| Task item |
Return every line from the one with "nk = nk_i; nz = nz_i;" through the one with "for (int b = 0; b < n - 1; b++) begin", inclusive, exactly as it appears below.

| Dataset entries |
// tb_rbc_pkg: reference model of the RBC value function iteration used by
// the top-level testbenches.
//   calibration  beta 0.984, eta 2, alpha 0.35, delta 0.01, rho 0.95,
//                sigma 0.005
//   z grid/Q     Rouwenhorst discretisation of ln z' = rho ln z + eps
//   k grid       NK evenly spaced points on [0.5, 1.5] x steady-state k
//   wealth       w(k,z) = z k^alpha + (1-delta) k
// All tables are rounded to the accelerator's fixed-point format first, so
// the reference starts from exactly the numbers the hardware holds. Arrays
// of two indexes are flattened as [z * NK + k].
package tb_rbc_pkg;
  import vfi_pkg::*;
  import tb_util_pkg::*;

  localparam real BETA = 0.984, ETA = 2.0, ALPHA = 0.35, DELTA = 0.01;
  localparam real RHO = 0.95, SIGMA = 0.005;

  int  nk, nz;
  real kg [];     // capital grid
  real zg [];     // productivity grid
  real wt [];     // wealth [z*nk + k]
  real bqr [];    // beta * Q(z'|z) [z*nz + z']

  function automatic void setup(input int nk_i, input int nz_i);
    real kss, sz, psi, p;
    real pm [][];
    nk = nk_i; nz = nz_i;
    kg = new[nk]; zg = new[nz]; wt = new[nk * nz]; bqr = new[nz * nz];
    // Rouwenhorst transition matrix
    p = (1.0 + RHO) / 2.0;
    pm = new[nz];
    foreach (pm[a]) pm[a] = new[nz];
    pm[0][0] = p; pm[0][1] = 1.0 - p; pm[1][0] = 1.0 - p; pm[1][1] = p;
    for (int n = 3; n <= nz; n++) begin
      real nm [][];
      nm = new[n];
      foreach (nm[a]) begin
        nm[a] = new[n];
        foreach (nm[a][b]) nm[a][b] = 0.0;
      end
      for (int a = 0; a < n - 1; a++)
        for (int b = 0; b < n - 1; b++) begin
          nm[a][b]         += p * pm[a][b];
          nm[a][b+1]       += (1.0 - p) * pm[a][b];
          nm[a+1][b]       += (1.0 - p) * pm[a][b];
          nm[a+1][b+1]     += p * pm[a][b];
        end
      for (int a = 1; a < n - 1; a++)
        for (int b = 0; b < n; b++) nm[a][b] /= 2.0;
      pm = nm;
    end
    sz  = SIGMA / $sqrt(1.0 - RHO * RHO);
    psi = $sqrt(nz - 1.0) * sz;
    for (int a = 0; a < nz; a++) begin
      zg[a] = $exp(-psi + 2.0 * psi * a / (nz - 1));
      for (int b = 0; b < nz; b++) bqr[a * nz + b] = fx2r(r2fx(BETA * pm[a][b]));
    end
    kss = $pow((1.0 / BETA - 1.0 + DELTA) / ALPHA, 1.0 / (ALPHA - 1.0));
    for (int i = 0; i < nk; i++)
      kg[i] = fx2r(r2fx(0.5 * kss + kss * i / (nk - 1)));
    for (int z = 0; z < nz; z++)
      for (int i = 0; i < nk; i++)
        wt[z * nk + i] = fx2r(r2fx(zg[z] * $pow(kg[i], ALPHA) + (1.0 - DELTA) * kg[i]));
  endfunction

  // Initial guess used by the tests: V0(k',z') = 10 ln k'.
  function automatic real v0_guess(input int i);
    return fx2r(r2fx(10.0 * $ln(kg[i])));
  endfunction

  // Objective of choosing grid index i at grid point (k,z) given V [z'*nk+k'].
  function automatic real obj(input int i, input int k, input int z, const ref real v []);
    real c, s;
    c = wt[z * nk + k] - kg[i];
    if (c <= 0.0) return -1.0e30;
    s = 0.0;
    for (int m = 0; m < nz; m++) s += v[m * nk + i] * bqr[z * nz + m];
    return -1.0 / c + s;
  endfunction

  // Exhaustive maximum over the grid; returns the value, sets the index.
  function automatic real best(input int k, input int z, const ref real v [], output int ib);
    real b, h;
    b = -1.0e30; ib = 0;
    for (int i = 0; i < nk; i++) begin
      h = obj(i, k, z, v);
      if (h > b) begin b = h; ib = i; end
    end
    return b;
  endfunction
endpackage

| Your solution |
    nk = nk_i; nz = nz_i;
    kg = new[nk]; zg = new[nz]; wt = new[nk * nz]; bqr = new[nz * nz];
    // Rouwenhorst transition matrix
    p = (1.0 + RHO) / 2.0;
    pm = new[nz];
    foreach (pm[a]) pm[a] = new[nz];
    pm[0][0] = p; pm[0][1] = 1.0 - p; pm[1][0] = 1.0 - p; pm[1][1] = p;
    for (int n = 3; n <= nz; n++) begin
      real nm [][];
      nm = new[n];
      foreach (nm[a]) begin
        nm[a] = new[n];
        foreach (nm[a][b]) nm[a][b] = 0.0;
      end
      for (int a = 0; a < n - 1; a++)
        for (int b = 0; b < n - 1; b++) begin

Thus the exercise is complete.